Buku ini menjawab tantangan tersebut dengan bahasan tentang tuduhan-tuduhan yang dialamatkan kepada NU. Dalam “dramatisasi jumlah korban” terlihat tidak adanya jumlah pasti korban dari pihak PKI. Rentangnya dari 25 ribu hingga 1 juta orang. Buku ini mengambil kritik dari Hermawan Sulistyo mengenai ketidakpastian jumlah korban yang dikemukakan pengamat asing, namun lingkup kajian Hermawan Sulistyo yang terbatas (Jombang-Kediri) tidak dipertimbangkan untuk menjelaskan perbedaan angka dari Hermawan Sulistyo (25 ribu) dan perkiraan pemerintah Soekarno (65 ribu).

Penulis buku ini juga menggambarkan PKI sebagai alat Belanda. Kehadiran agitator belanda di komunis masa kolonial umumnya dianggap sebagai pelopor perlawanan terhadap pemerintah kolonial, namun penulis menggambarkan mereka sebagai agitator kiriman Belanda. Tanpa menyebutkan sumbernya, penulis juga menyebut bahwa pemberontakan Madiun disuplai oleh Belanda (kemungkinan besar bersumber dari propaganda Tan Malaka). Hal paling kabur adalah penulis buku ini menyebut para peneliti asing, terutama dari Cornell dan jurnal Indonesia, sebagai peneliti kiriman Belanda. Penulis berusaha menggambarkan PKI sebagai kaki tangan asing, namun bukannya membahas hubungan PKI dengan Komintern mereka justru mengaitkan PKI dengan Belanda (yang sangat terganggu dengan agitasi pro-kemerdekaan Indonesia kalangan komunis) dan akademisi Amerika.

Namun mari kita tinggalkan kritik tersebut.

Dalam buku ini terpotret berbagai pengalaman NU dalam konflik-konflik horizontal antara NU dengan PKI sejak masa revolusi fisik hingga pembersihan PKI 1965-1966. Cerita-cerita tentang Ansor yang membela anggota NU (bahkan Muhammadiyah) dari penyerobotan lahan oleh BTI adalah pengalaman yang mewarnai sejarah Indonesia. Hal ini terjadi karena ketidakjelasan pelaksanaan reformasi tanah sebagaimana diamanatkan UU Pokok Agraria. Konflik yang terjadi akibat aksi-aksi kesenian Lekra yang bersifat penghinaan agama juga tergambar dalam buku ini.

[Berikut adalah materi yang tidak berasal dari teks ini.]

# PEPPO: a dual digital delay and gate generator in SystemVerilog

A gate generator turns a trigger (a "start" pulse) into an output pulse that
begins a set delay after the trigger and lasts a set width. Analog gate
generators derive both times from RC one-shots, and they need time to recover
between triggers. This design gets both times by counting: a start pulse
opens a gated clock, and each channel counts clock periods. It counts first
the delay, then the width. The output is a flip-flop that is set at the end
of the delay count and reset at the end of the width count. Delay and width
come in units of the time base T, with three decimal digits each (0 to 999
units). T is selected in decades from 100 ns (10 MHz) to 10 ms (100 Hz), so
delays and widths span 100 ns to 9.99 s with a resolution of one part in a
thousand.

There are two channels. They share one time base and one start input, but
have separate delay and width settings and separate outputs. When the longer
of the two channels has finished, the generator resets itself. It can accept
the next start on the next clock, so it has no dead time.

The RTL is a synchronous rendering of a discrete TTL/ECL instrument.
It keeps that instrument's counting scheme, ranges and reset sequence. The
analog parts (input and output level shifters, oscillator, power supply) are
not in the RTL; their logic signals are brought out as ports.

## How one cycle runs

Everything runs on one free-running 10 MHz clock, `clk`. The "gated clock" of
the original is a one-clock enable called a **tick**. A tick happens:

* on the clock in which the start pulse is seen (the start pulse itself is
  the first tick, at t = 0), and then
* every T = 10^`timebase_sel` clocks while the cycle runs.

Each channel holds two three-decade BCD counters, the **delay scaler R1** and
the **width scaler R2**. They do not count down. Instead they are preset to
the nine's complement of the setting and count *up* to 999. A channel set to
delay 3 and width 5 presets R1 to 996 and R2 to 994. "All nines" is a single
AND gate per scaler (the `full` output), and no comparator is needed.

Ticks are steered by three gates:

| gate | open while            | effect of a tick                                   |
|------|-----------------------|----------------------------------------------------|
| K1   | R1 not full           | R1 counts                                          |
| K2   | R1 full, R2 not full  | R2 counts                                          |
| K3   | R2 full (`done`)      | the tick is this channel's request for the reset   |

The output flip-flop M1 is clocked by the ticks. Its D input is
"R1 full and R2 not full". The worked example is delay m = 3 and width w = 5,
with ticks numbered from 0 (the start):

```
tick index   0    1    2    3    4    5    6    7    8
R1 (delay)  997  998  999  999  ...                       (full after tick 2)
R2 (width)  994  994  994  995  996  997  998  999  999   (full after tick 7)
M1 D         0    0    0    1    1    1    1    1    0
out_l        0    0    0   _/‾‾‾‾‾‾‾‾‾‾‾‾‾‾‾‾‾‾‾‾‾‾‾‾‾\_   on from tick 3 to tick 8
```

The output is on from t = 3T to t = 8T: it starts m·T after the start and
lasts w·T. The tick that sets M1 is also the first tick that R2 counts. In
general the output rises on tick m and falls on tick m + w. Edge cases:

* **Delay 0:** R1 is preset to 999, so it is already full. The start tick
  itself sets the output.
* **Width 0:** R2 is already full, so D never goes high. The channel gives no
  pulse and is done as soon as its delay has been counted.

The **reset pulse** is the first tick of a running cycle on which *every*
channel's K3 is open. With two channels that is tick L, where L is the
larger m + w of the channels that have a width (at least 1). This is the same
tick that ends the longer channel's gate. The reset pulse does the following:

* clears the clock-gate flip-flop `run`, which stops the ticks;
* clears the divider;
* presets every scaler from the thumbwheel inputs on the same clock edge;
* clears M1.

While `run` is low, the scalers keep reloading from the settings every clock.
A new start is therefore counted correctly on the very next clock. The
settings are read at the start and ignored while a cycle runs.

A **stop** edge produces the reset pulse at once. This ends any gate that is
on and makes the generator ready for the next start.

## Time base

The five-decade divider is a chain of BCD counters with carry look-ahead. It
counts clocks from 0 while `run` is high and is held at 0 otherwise. Its flag
`tc[k]` is high while the lowest k decades read all nines, which happens once
every 10^k clocks. The range multiplexer picks `tc[timebase_sel]`. Because
the divider starts at 0 on the clock after the start tick, the first divided
tick lands exactly T after the start. The multiplexer gives a tick only while
`run` is high. While `run` is low, the only tick it passes is the start pulse.

| `timebase_sel` | 0      | 1     | 2       | 3      | 4     | 5      | 6, 7     |
|----------------|--------|-------|---------|--------|-------|--------|----------|
| T              | 100 ns | 1 us  | 10 us   | 100 us | 1 ms  | 10 ms  | as 5     |
| longest gate   | 99.9 us| 999 us| 9.99 ms | 99.9 ms| 0.999 s| 9.99 s | as 5    |

Changing `timebase_sel` during a cycle takes effect at once. A hardware
switch behaves the same way.

## Timing at the pins

* `start_n` and `stop_n` are asynchronous and act on their falling edge. Each
  passes a two-flop synchroniser and an edge detector (`edge_oneshot`). A
  level must last at least one clock to be seen.
* If a start edge arrives before clock edge s+1, the start is counted at edge
  s+3. From there, with T in clocks:
  * `out_l` rises at s+3+m·T and falls at s+3+(m+w)·T;
  * `busy` is high from s+3 to s+3+L·T.
* If a stop edge arrives before clock edge p+1, the cycle ends at edge p+3.
* A start that arrives while a cycle runs is ignored.
* Between two back-to-back cycles, `busy` is low for exactly one clock: the
  clock in which the new start is counted.
* `led` is on while the gate is on, or for 3000 clocks (300 us) from the
  gate's rising edge, whichever is longer.

## Ports of the top, `peppo`

| port | dir | width | meaning |
|------|-----|-------|---------|
| `clk` | in | 1 | 10 MHz master clock |
| `rst_n` | in | 1 | asynchronous reset, active low |
| `start_n`, `stop_n` | in | 1 | start / stop, falling edge, asynchronous |
| `timebase_sel` | in | 3 | range, 0 = 10 MHz ... 5 = 100 Hz |
| `delay_set`, `width_set` | in | `bcd_t [CHANNELS][3]` | dialled BCD settings per channel, digit 0 = units |
| `out_l`, `out_l_n` | out | CHANNELS | logic output and complement (the NIM outputs) |
| `out_g`, `out_g_n` | out | CHANNELS | the same gate, for the +12 V gate outputs |
| `led` | out | CHANNELS | channel indicator |
| `busy` | out | 1 | cycle in progress (clock gate open) |

The parameters are `CHANNELS` (2), `SCALER_DIGITS_P` (3), `DECADES` (5) and
`LED_CYCLES_P` (3000). The package `peppo_pkg` holds the shared constants,
the `bcd_t` type, the `timebase_e` names of the switch positions and
`nines_complement()`.

## Module map

```
peppo
├── edge_oneshot   u_start, u_stop   synchroniser + falling-edge one-shot
├── time_base      u_tb              shared time base
│   ├── run_ff                       clock-gate flip-flop (set by start, cleared by reset)
│   ├── freq_divider                 five BCD decades, tc[k] every 10^k clocks
│   │   └── bcd_counter ×5
│   └── timebase_mux                 range select, start ORed in as first tick
├── end_of_cycle   u_eoc             reset pulse: all channels done, or stop
└── g_ch[c]
    ├── gate_channel                 K1/K2/K3 gates and output flip-flop M1
    │   └── preset_scaler ×2         R1 delay, R2 width (3 BCD decades, all-nines flag)
    │       └── bcd_counter ×3
    └── led_stretch                  300 us LED one-shot
```

## Where this design departs from the original instrument

* **One synchronous clock.** The original gates the oscillator itself and
  clocks its counters with the gated pulses. Here the clock runs freely and
  the ticks are enables. The two analog trims are not needed: one set the
  10 MHz frequency, and the other evened out the spacing between the start
  pulse and the first oscillator pulse. In this design the first divided tick
  comes exactly T after the start.
* **Input delay and pulse width.** The original reacts to start pulses
  narrower than 3 ns. This design samples its inputs with the clock, so a
  start or stop must be low for at least one clock (100 ns). It also adds
  2 to 3 clocks of delay from input to output. If narrow pulses must be
  caught, add an external pulse stretcher or an asynchronous set flip-flop
  ahead of `start_n`.
* **Thumbwheels.** The original uses nine's-complement thumbwheel switches
  that deliver the complement code directly. Here the ports take the dialled
  BCD value and `gate_channel` forms the complement. Digit codes above 9 are
  treated as 9.
* **Details the original leaves open, chosen here:**
  * a start during a running cycle is ignored;
  * reset wins over a simultaneous start;
  * a stop also clears the output flip-flop;
  * the LED one-shot is not retriggered while it runs;
  * switch codes 6 and 7 select the 100 Hz range;
  * both channels always take part, so a channel that should stay silent is
    set to width 0.
* **Maximum range.** The longest delay or width is taken as 999 units of the
  10 ms base, that is 9.99 s.
* **Not in the RTL.** These parts have no logic function:
  * the NIM-to-logic input converter;
  * the oscillator;
  * the output level converters (NIM ‑700 mV and +12 V gate drivers, with
    their rise and fall times);
  * the power converter;
  * the bridged input connectors.

  `out_l`/`out_g` and their complements are the logic levels those drivers
  would take.
* **Oscillator mode.** The generator can run as an oscillator if `out_l_n` of
  the longer channel is fed back to `start_n` with some delay. The period is
  L·T plus the 3-clock input delay plus the external delay.

## Verification

Every module has a self-checking testbench in `tb/`. Each testbench compares
the module with an independent reference and prints
`TB_RESULT checks=N failures=M`.

* `tb_bcd_counter`: random load/enable, including illegal codes.
* `tb_preset_scaler`:
  * `full` after exactly N pulses, for N = 0, 1, 3, 5, 10, 100, 999 and
    random N;
  * the presets 996/994 from the worked example.
* `tb_freq_divider`: every flag for 250 000 clocks; clear and freeze.
* `tb_timebase_mux`: exhaustive.
* `tb_run_ff`: random set and reset, including both at once.
* `tb_edge_oneshot`: random input waveforms; the pulse clock and the pulse
  count.
* `tb_end_of_cycle`: exhaustive.
* `tb_led_stretch`:
  * gates shorter than, equal to and longer than the one-shot;
  * the full 3000-clock default.
* `tb_gate_channel`:
  * the example, delay and width 0 and 999, and 30 random settings;
  * extra ticks after the channel's end (a longer other channel);
  * two stopped cycles.
* `tb_time_base`:
  * the spacing of every tick in all six ranges, and codes 6 and 7;
  * a start during a cycle;
  * a start on the clock after a reset.
* `tb_peppo`: the whole generator, with every parameter at its default. It
  predicts every edge of `out_l` and `busy` from the timing rules above, and
  the LED on-time, then compares them exactly. It covers:
  * all six ranges;
  * the worked example;
  * zero delay and zero width;
  * an end at the longer channel;
  * a stop while both gates are on;
  * an ignored start during a cycle;
  * delay and width 999 at 10 MHz;
  * two back-to-back cycles.

  Each of these mechanisms is counted, and one that never happened is a
  failure. It simulates about 27 ms of instrument time in well under a
  second.

`tb_peppo_oscillator` runs the generator as an oscillator. The longer
channel's gate is fed back to `start_n` through a delay line of D clocks.
Three settings are run for 5 to 30 periods each. The test checks that:

* the period is L·T + D + 3 clocks every time;
* both gates keep their delay and width in every period;
* a stop ends the oscillation.

Concurrent assertions check two rules in simulation:

* a scaler is never clocked past 999;
* K1 and K2 are never open together.

To run a testbench with Verilator 5:

```
verilator --binary --timing --assert -Irtl -y rtl -y tb +libext+.sv \
    rtl/peppo_pkg.sv tb/tb_peppo.sv --top-module tb_peppo
./obj_dir/Vtb_peppo
```

Replace `tb_peppo` by any other testbench name. For lint only:

```
verilator --lint-only -Wall -Irtl -y rtl +libext+.sv rtl/peppo_pkg.sv rtl/peppo.sv --top-module peppo
```

Lint leaves some warnings, and they are expected:

* unused package constants, in modules that import the package;
* the scalers' BCD count outputs, which the channel does not use;
* `rst_n` is used both as an asynchronous reset and in the assertions'
  `disable iff`.

Simulation has not checked the 100 Hz range with large settings. A 9.99 s
gate is 10^8 clocks. The same logic is covered at the short ranges and with
settings up to 999.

Yang khas dari kalangan NU adalah anekdot tentang penggunaan mantra-mantra, doa, maupun kesaktian lainnya dalam buku ini dituliskan sebagaimana dipercayai oleh para pelakunya. Kekebalan anggota Banser menghadapi PKI tergambar ketika dalam pawainya Banser diserang semprotan cairan kimia oleh PKI namun angin justru berbalik arah ke arah PKI.

It apply to communist too.

It apply to communist too.

Dalam buku ini juga digambarkan adanya pembunuhan/pembantaian terhadap anggota PKI yang terjadi secara spontan. Tidan ada perencanaan atau usaha sistematis dari NU untuk menghabisi PKI. Mereka hanya menuntut pembubaran PKI kepada pemerintah dan Banser melakukan penjagaan atau penyerangan spontan terhadap kalangan komunis di daerah-daerah.

Namun pada akhirnya dalam kesimpulannya penulis masih malu-malu mengakui keterlibatan NU dalam pembantaian PKI ataupun mengembalikan tanggung jawab kepada TNI dalam hal pembantaian yang terjadi di masa ini. memang betul tidak ada rencana sistematis NU untuk membantai PKI. Namun bagaimana penulisnya dapat mengakui penelitian Hermawan Sulistyo tentang pembantaian 25 ribu orang, menjelaskan berbagai tindakan PKI yang memprovokasi konflik, namun berdiam diri tentang pembntaian tersebut?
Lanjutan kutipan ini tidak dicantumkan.